Records from a data collection
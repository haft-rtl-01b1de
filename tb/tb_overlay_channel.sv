// tb_overlay_channel: self-checking testbench of one overlay channel
// (3 blocks long, one Single and two Double tracks).
//
// Random buffer settings (never two drivers on one wire) and random pad and
// block values are applied; the expected wire values are computed by
// walking each wire from its starting end, using the segment rule written
// out here: a Single track breaks at every gap, Double track d breaks at
// the gaps g with (g+d) even, and both ends are always breaks. It counts
// how often a value crossed a gap through a bypass buffer, was driven by a
// block, and passed a gap inside a Double segment, and fails if any of them
// never happened.
module tb_overlay_channel;
  import haft_pkg::*;

  localparam int unsigned LEN = 3, NS = 1, ND = 2, T = NS + ND;
  localparam int unsigned CFG_W = (LEN + 1) * T * 4;

  logic [CFG_W-1:0] cfg;
  logic [T-1:0] pad_in_lo, pad_in_hi, pad_out_hi, pad_out_lo;
  logic [T-1:0] role_inc [LEN];
  logic [T-1:0] role_dec [LEN];
  logic [T-1:0] seg_inc  [LEN];
  logic [T-1:0] seg_dec  [LEN];
  int checks = 0, failures = 0;
  int n_bypass = 0, n_drive = 0, n_double_thru = 0;
  logic clk = 1'b0;
  logic en = 1'b0;   // buffers off until the first configuration is applied

  overlay_channel #(.LEN(LEN), .N_SINGLE(NS), .N_DOUBLE(ND)) dut (
    .en, .cfg, .pad_in_lo, .pad_in_hi, .role_inc, .role_dec,
    .seg_inc, .seg_dec, .pad_out_hi, .pad_out_lo);

  always #5 clk = ~clk;

  initial begin
    repeat (100000) @(posedge clk);
    failures++;
    $display("tb_overlay_channel: watchdog expired");
    $display("TB_RESULT checks=%0d failures=%0d", checks, failures);
    $finish;
  end

  // buffer enables: [gap][track] = {byp_inc, drv_inc, byp_dec, drv_dec}
  logic [3:0] be [LEN+1][T];

  function automatic bit brk(int g, int t);
    if (g == 0 || g == LEN || t < NS) return 1;
    return ((g + t - NS) % 2) == 0;
  endfunction

  function automatic logic [1:0] pick_pair();
    // 0: off, 1: bypass, 2: drive
    case ($urandom_range(0, 2))
      0: return 2'b00;
      1: return 2'b10;
      default: return 2'b01;
    endcase
  endfunction

  task automatic cmp(logic got, logic exp, string what, int c, int t);
    checks++;
    if (got !== exp) begin
      failures++;
      $display("tb_overlay_channel: %s block %0d track %0d got %b exp %b", what, c, t, got, exp);
    end
  endtask

  initial begin
    for (int it = 0; it < 3000; it++) begin
      logic ei [LEN+1];   // inc value after gap g (ei[LEN] is the pad)
      logic di [LEN+1];   // dec value before gap g (di[0] is the pad)
      @(negedge clk);
      for (int g = 0; g <= LEN; g++)
        for (int t = 0; t < T; t++) begin
          be[g][t] = {pick_pair(), pick_pair()};
          cfg[(g*T + t)*4 +: 4] = be[g][t];
        end
      en = 1'b1;
      pad_in_lo = T'($urandom);
      pad_in_hi = T'($urandom);
      for (int c = 0; c < LEN; c++) begin
        role_inc[c] = T'($urandom);
        role_dec[c] = T'($urandom);
      end
      #1;
      for (int t = 0; t < T; t++) begin
        // inc wire, west to east
        for (int g = 0; g <= LEN; g++) begin
          logic prev, role;
          prev = (g == 0) ? pad_in_lo[t] : ei[g-1];
          role = (g == 0) ? 1'b0 : role_inc[g-1][t];
          if (brk(g, t)) begin
            ei[g] = (be[g][t][3] & prev) | (be[g][t][2] & role);
            if (be[g][t][3] && g > 0 && g < LEN) n_bypass++;
            if (be[g][t][2] && g > 0) n_drive++;
          end else begin
            ei[g] = prev;
            n_double_thru++;
          end
        end
        // dec wire, east to west
        for (int g = LEN; g >= 0; g--) begin
          logic prev, role;
          prev = (g == LEN) ? pad_in_hi[t] : di[g+1];
          role = (g == LEN) ? 1'b0 : role_dec[g][t];
          if (brk(g, t)) begin
            di[g] = (be[g][t][1] & prev) | (be[g][t][0] & role);
            if (be[g][t][1] && g > 0 && g < LEN) n_bypass++;
            if (be[g][t][0] && g < LEN) n_drive++;
          end else begin
            di[g] = prev;
          end
        end
        for (int c = 0; c < LEN; c++) begin
          cmp(seg_inc[c][t], ei[c],   "seg_inc", c, t);
          cmp(seg_dec[c][t], di[c+1], "seg_dec", c, t);
        end
        cmp(pad_out_hi[t], ei[LEN], "pad_out_hi", LEN, t);
        cmp(pad_out_lo[t], di[0],   "pad_out_lo", 0, t);
      end
    end
    // a long connection: pad to pad on the Single track through all bypasses
    @(negedge clk);
    cfg = '0;
    for (int g = 0; g <= LEN; g++) cfg[(g*T + 0)*4 + 3] = 1'b1;
    pad_in_lo = '1;
    #1;
    cmp(pad_out_hi[0], 1'b1, "long wire", LEN, 0);
    pad_in_lo = '0;
    #1;
    cmp(pad_out_hi[0], 1'b0, "long wire", LEN, 0);
    // disabled channel: no buffer drives
    en = 1'b0;
    pad_in_lo = '1;
    #1;
    cmp(pad_out_hi[0], 1'b0, "disabled", LEN, 0);
    if (n_bypass == 0 || n_drive == 0 || n_double_thru == 0) begin
      failures++;
      $display("tb_overlay_channel: a mechanism never happened");
    end
    $display("tb_overlay_channel: bypasses %0d, block drives %0d, double pass-throughs %0d",
             n_bypass, n_drive, n_double_thru);
    $display("TB_RESULT checks=%0d failures=%0d", checks, failures);
    $finish;
  end
endmodule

(What you are asked to do): All the lines above should come back exactly as written.

(Result):
repository haft-rtl-01b1de
filename tb/tb_overlay_channel.sv
// tb_overlay_channel: self-checking testbench of one overlay channel
// (3 blocks long, one Single and two Double tracks).
//
// Random buffer settings (never two drivers on one wire) and random pad and
// block values are applied; the expected wire values are computed by
// walking each wire from its starting end, using the segment rule written
// out here: a Single track breaks at every gap, Double track d breaks at
// the gaps g with (g+d) even, and both ends are always breaks. It counts
// how often a value crossed a gap through a bypass buffer, was driven by a
// block, and passed a gap inside a Double segment, and fails if any of them
// never happened.
module tb_overlay_channel;
  import haft_pkg::*;

  localparam int unsigned LEN = 3, NS = 1, ND = 2, T = NS + ND;
  localparam int unsigned CFG_W = (LEN + 1) * T * 4;

  logic [CFG_W-1:0] cfg;
  logic [T-1:0] pad_in_lo, pad_in_hi, pad_out_hi, pad_out_lo;
  logic [T-1:0] role_inc [LEN];
  logic [T-1:0] role_dec [LEN];
  logic [T-1:0] seg_inc  [LEN];
  logic [T-1:0] seg_dec  [LEN];
  int checks = 0, failures = 0;
  int n_bypass = 0, n_drive = 0, n_double_thru = 0;
  logic clk = 1'b0;
  logic en = 1'b0;   // buffers off until the first configuration is applied

  overlay_channel #(.LEN(LEN), .N_SINGLE(NS), .N_DOUBLE(ND)) dut (
    .en, .cfg, .pad_in_lo, .pad_in_hi, .role_inc, .role_dec,
    .seg_inc, .seg_dec, .pad_out_hi, .pad_out_lo);

  always #5 clk = ~clk;

  initial begin
    repeat (100000) @(posedge clk);
    failures++;
    $display("tb_overlay_channel: watchdog expired");
    $display("TB_RESULT checks=%0d failures=%0d", checks, failures);
    $finish;
  end

  // buffer enables: [gap][track] = {byp_inc, drv_inc, byp_dec, drv_dec}
  logic [3:0] be [LEN+1][T];

  function automatic bit brk(int g, int t);
    if (g == 0 || g == LEN || t < NS) return 1;
    return ((g + t - NS) % 2) == 0;
  endfunction

  function automatic logic [1:0] pick_pair();
    // 0: off, 1: bypass, 2: drive
    case ($urandom_range(0, 2))
      0: return 2'b00;
      1: return 2'b10;
      default: return 2'b01;
    endcase
  endfunction

  task automatic cmp(logic got, logic exp, string what, int c, int t);
    checks++;
    if (got !== exp) begin
      failures++;
      $display("tb_overlay_channel: %s block %0d track %0d got %b exp %b", what, c, t, got, exp);
    end
  endtask

  initial begin
    for (int it = 0; it < 3000; it++) begin
      logic ei [LEN+1];   // inc value after gap g (ei[LEN] is the pad)
      logic di [LEN+1];   // dec value before gap g (di[0] is the pad)
      @(negedge clk);
      for (int g = 0; g <= LEN; g++)
        for (int t = 0; t < T; t++) begin
          be[g][t] = {pick_pair(), pick_pair()};
          cfg[(g*T + t)*4 +: 4] = be[g][t];
        end
      en = 1'b1;
      pad_in_lo = T'($urandom);
      pad_in_hi = T'($urandom);
      for (int c = 0; c < LEN; c++) begin
        role_inc[c] = T'($urandom);
        role_dec[c] = T'($urandom);
      end
      #1;
      for (int t = 0; t < T; t++) begin
        // inc wire, west to east
        for (int g = 0; g <= LEN; g++) begin
          logic prev, role;
          prev = (g == 0) ? pad_in_lo[t] : ei[g-1];
          role = (g == 0) ? 1'b0 : role_inc[g-1][t];
          if (brk(g, t)) begin
            ei[g] = (be[g][t][3] & prev) | (be[g][t][2] & role);
            if (be[g][t][3] && g > 0 && g < LEN) n_bypass++;
            if (be[g][t][2] && g > 0) n_drive++;
          end else begin
            ei[g] = prev;
            n_double_thru++;
          end
        end
        // dec wire, east to west
        for (int g = LEN; g >= 0; g--) begin
          logic prev, role;
          prev = (g == LEN) ? pad_in_hi[t] : di[g+1];
          role = (g == LEN) ? 1'b0 : role_dec[g][t];
          if (brk(g, t)) begin
            di[g] = (be[g][t][1] & prev) | (be[g][t][0] & role);
            if (be[g][t][1] && g > 0 && g < LEN) n_bypass++;
            if (be[g][t][0] && g < LEN) n_drive++;
          end else begin
            di[g] = prev;
          end
        end
        for (int c = 0; c < LEN; c++) begin
          cmp(seg_inc[c][t], ei[c],   "seg_inc", c, t);
          cmp(seg_dec[c][t], di[c+1], "seg_dec", c, t);
        end
        cmp(pad_out_hi[t], ei[LEN], "pad_out_hi", LEN, t);
        cmp(pad_out_lo[t], di[0],   "pad_out_lo", 0, t);
      end
    end
    // a long connection: pad to pad on the Single track through all bypasses
    @(negedge clk);
    cfg = '0;
    for (int g = 0; g <= LEN; g++) cfg[(g*T + 0)*4 + 3] = 1'b1;
    pad_in_lo = '1;
    #1;
    cmp(pad_out_hi[0], 1'b1, "long wire", LEN, 0);
    pad_in_lo = '0;
    #1;
    cmp(pad_out_hi[0], 1'b0, "long wire", LEN, 0);
    // disabled channel: no buffer drives
    en = 1'b0;
    pad_in_lo = '1;
    #1;
    cmp(pad_out_hi[0], 1'b0, "disabled", LEN, 0);
    if (n_bypass == 0 || n_drive == 0 || n_double_thru == 0) begin
      failures++;
      $display("tb_overlay_channel: a mechanism never happened");
    end
    $display("tb_overlay_channel: bypasses %0d, block drives %0d, double pass-throughs %0d",
             n_bypass, n_drive, n_double_thru);
    $display("TB_RESULT checks=%0d failures=%0d", checks, failures);
    $finish;
  end
endmodule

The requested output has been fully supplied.